COVID-19 Vaccines Drive Q3 Revenue for Moderna and Pfizer

Both Moderna and Pfizer reported third-quarter financials this week, and it was instantly obvious that the COVID-19 vaccines are huge profit drivers for the companies.

Both Moderna and Pfizer reported third-quarter financials this week, and it was instantly obvious that the COVID-19 vaccines are huge profit drivers for the companies. Pfizer reported $24.1 billion in quarterly revenues overall, with sales of its COVID-19 vaccine with BioNTech, Comirnaty, responsible for $11.1 billion of it. Moderna, whose sole commercial product is its COVID-19 vaccine, with a brand name of Spikevax, reported $5 billion in sales for the quarter.

Pfizer is projecting Comiranty sales for the year of $36 billion, which comes to about 2.3 billion doses of the drug that it expects to deliver in the fiscal year 2021.

“While we are proud of our third quarter financial performance, we are even more proud of what these financial results represent in terms of the positive impact we are having on human lives around the world,” said Albert Bourla, Ph.D., Pfizer’s chairman and chief executive officer. “For example, more than 75% of the revenues we have recorded up through third-quarter 2021 for Comirnaty have come from supplying countries outside the U.S., and we remain on track to achieve our goal of delivering at least two billion doses to low- and middle-income countries by the end of 2022—at least one billion to be delivered this year and one billion next year, with the possibility to increase those deliveries if more are placed by these countries for 2022.”

One billion of the vaccine doses will be sold at a not-for-profit price to the U.S. government, which plans to donate them to the poorest countries.

For the year, Moderna is projecting product sales between $15 billion and $18 billion. They reported that key variables are fewer doses for delivery in 2021, which shifted to early 2022 and prioritizing deliveries to low-income countries through COVAX and African Union. For the year, they expect to deliver 700 million to 800 million doses at the 100-microgram dose.

Stéphane Bancel, chief executive officer of Moderna, stated, “We are humbled to have helped hundreds of millions of people around the world with our COVID-19 vaccine and yet we know our work is not done. We will not rest until our vaccine is available to anyone who needs it, and we are working hard to ensure our vaccine is available in low-income countries with approximately 10% of our 2021 volume and significantly more of our 2022 volume going to low-income countries. It is promising to see the real-world evidence showing that the Moderna COVID-19 vaccine shows sustainably high, durable efficacy.”

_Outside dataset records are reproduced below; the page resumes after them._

// tb_music_controller: acts as the processor serving the music interrupt
// with 8-bit samples and as the codec receiving the serial words. Checks
// the interrupt rate, that a write clears the interrupt, that writes
// while no sample is asked for are ignored, the 16-bit word sent for
// each sample (sample in the upper byte), the read-back and the master
// clock (a quarter of the system clock).
module tb_music_controller;
  localparam int DIV = 200;               // LRCK half period = 201 codec ce
  localparam int HALF = 4 * (DIV + 1);    // in system clock cycles
  logic clk = 0, reset_n = 0, chipselect = 0, read = 0, write = 0;
  logic [1:0] address = '0;
  logic [7:0] writedata = '0, readdata;
  logic irq, aud_adclrck, aud_adcdat = 0, aud_daclrck, aud_dacdat, aud_bclk, aud_xck;
  int checks = 0, failures = 0;

  music_controller #(.LRCK_DIV(DIV)) dut (.*);
  always #5 clk = !clk;

  task automatic fail(string msg);
    failures++;
    $display("FAIL at %0t: %s", $time, msg);
  endtask

  task automatic bus_write(logic [7:0] d);
    @(negedge clk); chipselect = 1; write = 1; writedata = d;
    @(negedge clk); chipselect = 0; write = 0;
  endtask

  // codec side
  logic bclk_q = 0, lrck_q = 0, xck_q = 0;
  logic [15:0] word = '0;
  int nbits = 0, cyc = 0, last_xck = 0;
  logic [15:0] words [$];
  always @(posedge clk) begin
    cyc++;
    bclk_q <= aud_bclk; lrck_q <= aud_daclrck; xck_q <= aud_xck;
    if (aud_bclk && !bclk_q && nbits < 16) begin word = {word[14:0], aud_dacdat}; nbits++; end
    if (aud_daclrck != lrck_q) begin words.push_back(word); nbits = 0; end
    if (reset_n && aud_xck && !xck_q) begin
      if (last_xck != 0) begin
        checks++;
        if (cyc - last_xck != 4) fail("XCK period is not 4 cycles");
      end
      last_xck = cyc;
    end
  end

  initial begin
    logic [7:0] sent [$];
    int t_prev, t_now;
    t_prev = 0;
    repeat (3) @(negedge clk);
    reset_n = 1;
    for (int n = 0; n < 12; n++) begin
      @(posedge irq);
      t_now = cyc;
      if (n > 1) begin
        checks++;
        if (t_now - t_prev != 2 * HALF) fail($sformatf("irq interval %0d", t_now - t_prev));
      end
      t_prev = t_now;
      if (n == 2) words.delete();   // from here on the sent words are tracked
      repeat ($urandom % 300) @(negedge clk);
      checks++;
      if (irq !== 1) fail("irq dropped before service");
      begin
        automatic logic [7:0] s = 8'($urandom);
        bus_write(s);
        if (n >= 2) sent.push_back(s);
      end
      checks++;
      if (irq !== 0) fail("write did not clear irq");
      // a write while nothing is requested is ignored
      bus_write(8'hee);
      @(negedge clk); chipselect = 1; read = 1; address = 2'd0;
      @(negedge clk); chipselect = 0; read = 0;
      if (n >= 2) begin
        checks++;
        if (readdata !== sent[$]) fail($sformatf("read %h expected %h", readdata, sent[$]));
      end
    end
    wait (words.size() >= 2 * sent.size() + 1);
    // words[0] is the low half that was under way when tracking began
    foreach (sent[i]) begin
      checks++;
      if (words[2*i+1] !== {sent[i], 8'h00} || words[2*i+2] !== {sent[i], 8'h00})
        fail($sformatf("sample %0d: words %h %h, sent %h", i, words[2*i+1], words[2*i+2], sent[i]));
    end
    $display("TB_RESULT checks=%0d failures=%0d", checks, failures);
    $finish;
  end

  initial begin
    repeat (100000) @(posedge clk);
    failures++;
    $display("TB_RESULT checks=%0d failures=%0d", checks, failures);
    $finish;
  end
endmodule
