// score_controller: Avalon slave that shows a 16-bit score on four
// seven-segment displays.
//
// One 16-bit register, written by the processor (chipselect & write), is
// split into four nibbles; each drives a hex_decoder.  hex[0] shows bits
// [3:0] (rightmost display), hex[3] bits [15:12].  The register clears on
// the synchronous active-low reset.  A read returns the register one cycle
// after the read strobe (read latency 1); the original component left
// readdata unused, so the read-back is this design's addition.
module score_controller (
  input  logic             clk,
  input  logic             reset_n,
  input  logic             chipselect,
  input  logic             read,
  input  logic             write,
  input  logic [15:0]      writedata,
  output logic [15:0]      readdata,
  output logic [3:0][6:0]  hex
);
  logic [15:0] score_q;

  always_ff @(posedge clk) begin
    if (!reset_n) begin
      score_q  <= '0;
      readdata <= '0;
    end else begin
      if (chipselect && write) score_q <= writedata;
      if (chipselect && read)  readdata <= score_q;
    end
  end

  for (genvar d = 0; d < 4; d++) begin : g_digit
    hex_decoder u_dec (.digit(score_q[4*d +: 4]), .seg(hex[d]));
  end
endmodule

For the fiscal year 2021, the two companies together are on track to rake in $51 to $54 billion from COVID-19 vaccines alone. Although it is now looking like booster shots and yearly doses of vaccines will be necessary, overall sales in the future are likely to drop as the pandemic wanes—but not for a while. According to the Financial Times, Airfinity, a health data analytics group, has projected Pfizer will bring in $54.5 billion in 2022 from the vaccine alone, and Moderna will take in $38.7 billion. They project the 2022 global COVID-19 vaccine market at $124 billion.

Johnson & Johnson, the third COVID-19 vaccine player in the U.S., reported their third-quarter results on October 19. Later to the market than Pfizer and Moderna, as well as a single-shot regimen, J&J’s COVID-19 vaccine revenue was $502 million for the third quarter. It’s projecting $2.5 billion in sales for the year.

According to the COVID-19 Vaccine Market Dashboard, 25 COVID-19 vaccines have been authorized globally by at least one national regulatory authority. Seven are in the World Health Organization’s Emergency Use Listing: J&J, Tianjin CanSino, AstraZeneca-University of Oxford, Pfizer-BioNTech, Moderna, Sinovac, and Sinopharm. Others, such as Bharat Biotech and Russia’s Sputnik V, are still in the process of being evaluated.

The reported price range per dose ranges from $2 to $37, and to date, 19.8 billion doses have been “secured globally.” The COVID-19 Vaccines Global Access (COVAX) has shipped 442.6 million doses to 144 countries, whereas the initiative has secured, optioned, or received donations of 5.09 billion doses of the vaccine.